A list of all parts in the ISO 6268 series can be found on the ISO website.
Any feedback or questions on this document should be directed to the user’s national standards body. A
complete listing of these bodies can be found at www.iso.org/members.html.
iv
Introduction
Telehealth once provided a limited range of services to subjects of care in specific environments. However,
the scope of telehealth services is rapidly expanding through advanced information and communication
technologies (ICT) such as mobile-based, cloud-based and other network-based applications. Additionally,
emerging global pandemics have acutely increased the need to diagnose, prevent, monitor, treat or mitigate
diseases and injuries without face-to-face, in-person contact between subjects of care and care providers,
making telehealth a more commonly accepted medical practice.
These services are described as telehealth services because ICT are used to support healthcare activities.
Telehealth services can include but are not limited to telemedicine, telecare, mHealth (healthcare supported
by mobile devices), remote use of medical applications, tele-monitoring, tele-diagnostics and virtual care.
Examples of health services include but are not limited to tele-pathology, tele-dermatology, tele-cardiology,
tele-rehabilitation, tele-oncology and tele-orthopaedics. Healthcare activities that directly or indirectly
support care recipients include but are not limited to teleconsultation, telephone advice, health alarm
systems and health status monitoring at home. Telehealth services can support immediate healthcare
activities using synchronous communications services such as a telephone or video conversation, or delayed
health care activities using asynchronous communications services such as messaging services.
Furthermore, depending on the perspective, the subcategories of telehealth can also vary. Physicians might
categorize telehealth by medical specialties, such as tele-neurology or tele-orthopaedics, while healthcare
IT experts might focus on system topology and network configurations. When it comes to telehealth in
cybersecurity, telehealth actors, interactions between each actor, data flow, service environment and
technology should be considered. Therefore, establishing concepts and models of telehealth cybersecurity
would be the first step to build a framework for cybersecurity in telehealth environment.

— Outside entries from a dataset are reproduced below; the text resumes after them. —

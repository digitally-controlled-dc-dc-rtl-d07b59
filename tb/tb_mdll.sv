// tb_mdll -- self-checking testbench of the mixed-mode DLL control logic: the
// bang-bang phase detector and the 5-bit up/down counter driving the I-DAC.
//
// A behavioural current-controlled delay line stands for the analog I-DAC and
// ICDL: CK_FB is CK_REF (12 MHz) delayed by D0 - i_sw * STEP, so more counter
// current means less delay. The loop must lock the line delay to one CK_REF
// period. Checks: counter resets to mid-scale 16; it moves by exactly one step
// on every CK_REF edge; it reaches the code whose delay is closest to one
// period within 20 cycles from several starting delays; in lock it circles
// around that code. The loop has two to three CK_REF cycles of latency
// (launch, phase-detector flop, counter), so the bang-bang limit cycle spans
// +-3 codes; the check is that every code stays within +-3 of the target, the
// average is within 1.5 codes of it and both up and down counts are seen.
module tb_mdll;
  int checks = 0, failures = 0;
  logic ck_ref = 1'b0, rst_n = 1'b0, ck_fb = 1'b0, up_dn;
  logic [4:0] i_sw, prev;
  realtime d0 = 100ns;
  localparam realtime STEP = 2ns;
  localparam realtime TREF = 83334ps;           // 12 MHz

  mdll_phase_detector u_pd (.ck_ref(ck_ref), .rst_n(rst_n), .ck_fb(ck_fb), .up_dn(up_dn));
  mdll_updn_counter   u_cnt (.ck_ref(ck_ref), .rst_n(rst_n), .up_dn(up_dn), .i_sw(i_sw));

  always #(TREF / 2) ck_ref = ~ck_ref;
  always @(ck_ref) begin                       // ICDL model (transport delay)
    automatic logic v = ck_ref;
    automatic realtime dd = d0 - i_sw * STEP;
    fork
      begin #(dd) ck_fb = v; end
    join_none
  end

  task automatic check(bit ok, string msg);
    checks++;
    if (!ok) begin failures++; $display("FAIL: %s", msg); end
  endtask

  initial begin
    #5ms $display("TB_RESULT checks=%0d failures=%0d", checks, failures + 1);
    $finish;
  end

  initial begin
    realtime d0_list [4] = '{110ns, 100ns, 90ns, 116ns};
    foreach (d0_list[t]) begin
      int target, ups, dns, step_err, sum;
      d0 = d0_list[t];
      target = int'((d0 - TREF) / STEP + 0.5);
      rst_n = 1'b0;
      repeat (2) @(negedge ck_ref);
      check(i_sw == 5'd16, $sformatf("reset value %0d", i_sw));
      rst_n = 1'b1;
      ups = 0; dns = 0; step_err = 0; sum = 0;
      prev = i_sw;
      for (int n = 0; n < 60; n++) begin
        @(negedge ck_ref);
        if (i_sw != prev + 5'd1 && i_sw != prev - 5'd1) step_err++;
        if (n >= 20) begin
          if (i_sw > prev) ups++; else dns++;
          sum += int'(i_sw);
          check(int'(i_sw) >= target - 3 && int'(i_sw) <= target + 3,
                $sformatf("not locked: i_sw=%0d target %0d", i_sw, target));
        end
        prev = i_sw;
      end
      check(sum >= 40 * target - 60 && sum <= 40 * target + 60,
            $sformatf("lock centre %0.2f, target %0d", sum / 40.0, target));
      check(step_err == 0, "counter did not move by exactly one per CK_REF edge");
      check(ups > 10 && dns > 10, $sformatf("no dither in lock (up %0d, down %0d)", ups, dns));
    end
    $display("TB_RESULT checks=%0d failures=%0d", checks, failures);
    $finish;
  end
endmodule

Telehealth cybersecurity concepts and models serve as a baseline for the analysis of cybersecurity threats
and to determine countermeasures. Telehealth cybersecurity countermeasures need to consider not only
technical aspects, but also management and physical approaches to operating telehealth services. This is
because telehealth cybersecurity involves interactions between multiple actors situated in environments
with different levels of cybersecurity. The cybersecurity policies and processes act as variables that
influence the overall cybersecurity posture of telehealth.
People and physical requirements are addressed more deliberately in telehealth cybersecurity because
participants beyond the network cannot be controlled. Actors on this side cannot even apply a band-aid to
those on the other side. It will take time and effort to ensure that the quality of telehealth services matches
that of general healthcare services. Actors need to account for variables that arise from not being able to
see or directly address issues. Actors cannot know what is happening outside the camera’s view. Physically
occurring risks, such as break-in, theft, vandalism, disconnection and deception, are also critical issues that
need to be addressed in the telehealth environment.
The cybersecurity framework for telehealth environment is structured as follows;
— Part 1: Overview and concepts;
— Part 2: Cybersecurity reference models of telehealth;
— Part 3: Cybersecurity requirements for telehealth.
This document is the second part in the ISO 6268 series and it covers a telehealth cybersecurity reference
model of the overall security framework for systems and services applied to telehealth.
v
Technical Specification ISO/TS 6268-2:2025(en)
Health informatics — Cybersecurity framework for telehealth
environments —
Part 2:
Cybersecurity reference model of telehealth
1 Scope
This document provides a telehealth cybersecurity reference model of the overall security framework for
systems and services applied to telehealth. This document contains a general description of:
— factors of telehealth cybersecurity threats;
— relationships between security risks and safety risks in telehealth services;
— methodologies for defining security levels in telehealth services;
— a cybersecurity reference model of telehealth services.
Defining the specific type of telehealth services is not covered in this document.
2 Normative references
There are no normative references in this document.
3 Terms, definitions and abbreviated terms
3.1 Terms and definitions
For the purposes of this document, the following terms and definitions apply.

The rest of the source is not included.